Source records:
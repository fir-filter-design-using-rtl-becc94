// mrca_adder: W-bit modified ripple carry adder.
//
// The adder is a chain of G-bit mrca_slice instances (the slice drawing
// shows G = 4), each with one spare full-adder cell and the multiplexers
// that let one cell of the slice be taken out of the carry chain. The carry
// ripples from slice to slice. skip[s] names the cell bypassed in slice s;
// the value G in every entry gives a plain ripple carry adder. The result
// is sum = a + b + cin (mod 2^W) for every skip setting.
// Purely combinational; W need not be a multiple of G (the top slice is
// padded with zeros and its extra sum bits are dropped).
module mrca_adder #(
  parameter int unsigned W  = 20,
  parameter int unsigned G  = 4,
  parameter int unsigned NS = (W + G - 1) / G,
  parameter int unsigned SW = $clog2(G + 1)
) (
  input  logic [W-1:0]  a,
  input  logic [W-1:0]  b,
  input  logic          cin,
  input  logic [SW-1:0] skip [NS],
  output logic [W-1:0]  sum,
  output logic          cout
);
  localparam int unsigned WP = NS * G;

  logic [WP-1:0] a_p, b_p, s_p;
  logic [NS:0]   c;

  assign a_p  = WP'(a);
  assign b_p  = WP'(b);
  assign c[0] = cin;

  for (genvar s = 0; s < NS; s++) begin : g_slice
    mrca_slice #(.G(G), .SW(SW)) u_slice (
      .a   (a_p[s*G +: G]),
      .b   (b_p[s*G +: G]),
      .cin (c[s]),
      .skip(skip[s]),
      .sum (s_p[s*G +: G]),
      .cout(c[s+1])
    );
  end

  assign sum  = s_p[W-1:0];
  assign cout = (WP == W) ? c[NS] : s_p[W];
endmodule
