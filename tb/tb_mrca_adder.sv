// tb_mrca_adder: self-checking test of the modified ripple carry adder.
// Drives random operands, carry-in and per-slice bypass settings (every
// skip value 0..G in every slice, plus out-of-range codes) into a 20-bit
// adder and compares sum and carry-out with the integer sum a + b + cin.
// Also checks a plain 4-bit slice exhaustively over all operands and skips.
module tb_mrca_adder;
  localparam int unsigned W  = 20;
  localparam int unsigned G  = 4;
  localparam int unsigned NS = (W + G - 1) / G;
  localparam int unsigned SW = $clog2(G + 1);

  logic [W-1:0]  a, b, sum;
  logic          cin, cout;
  logic [SW-1:0] skip [NS];
  logic [G-1:0]  sa, sb, ssum;
  logic          scin, scout;
  logic [SW-1:0] sskip;
  int checks = 0, failures = 0;
  logic [W:0] expv;

  mrca_adder #(.W(W), .G(G)) dut (.a, .b, .cin, .skip, .sum, .cout);
  mrca_slice #(.G(G)) dut_s (.a(sa), .b(sb), .cin(scin), .skip(sskip), .sum(ssum), .cout(scout));

  initial begin
    #1000000;
    failures++;
    $display("watchdog expired");
    $display("TB_RESULT checks=%0d failures=%0d", checks, failures);
    $finish;
  end

  initial begin
    // exhaustive single slice
    for (int s = 0; s < 8; s++)
      for (int x = 0; x < 16; x++)
        for (int y = 0; y < 16; y++)
          for (int c = 0; c < 2; c++) begin
            sa = G'(x); sb = G'(y); scin = c[0]; sskip = SW'(s);
            #1;
            checks++;
            if ({scout, ssum} != 5'(x + y + c)) begin
              failures++;
              if (failures < 10) $display("slice skip=%0d %0d+%0d+%0d got %0d", s, x, y, c, {scout, ssum});
            end
          end
    // random full adder
    for (int n = 0; n < 4000; n++) begin
      a = W'($urandom); b = W'($urandom); cin = 1'($urandom);
      for (int s = 0; s < NS; s++) skip[s] = SW'((n + s * 3) % (G + 1));
      if (n % 7 == 0) skip[n % NS] = SW'(G + 1 + (n % 3));
      #1;
      expv = {1'b0, a} + {1'b0, b} + (W+1)'(cin);
      checks++;
      if ({cout, sum} != expv) begin
        failures++;
        if (failures < 10) $display("add %h+%h+%0d got %h exp %h", a, b, cin, {cout, sum}, expv);
      end
    end
    $display("TB_RESULT checks=%0d failures=%0d", checks, failures);
    $finish;
  end
endmodule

> **Exercise**:
A single number is the whole answer here: the number of lines in the data containing "modified".

> **Reply to the task**:
2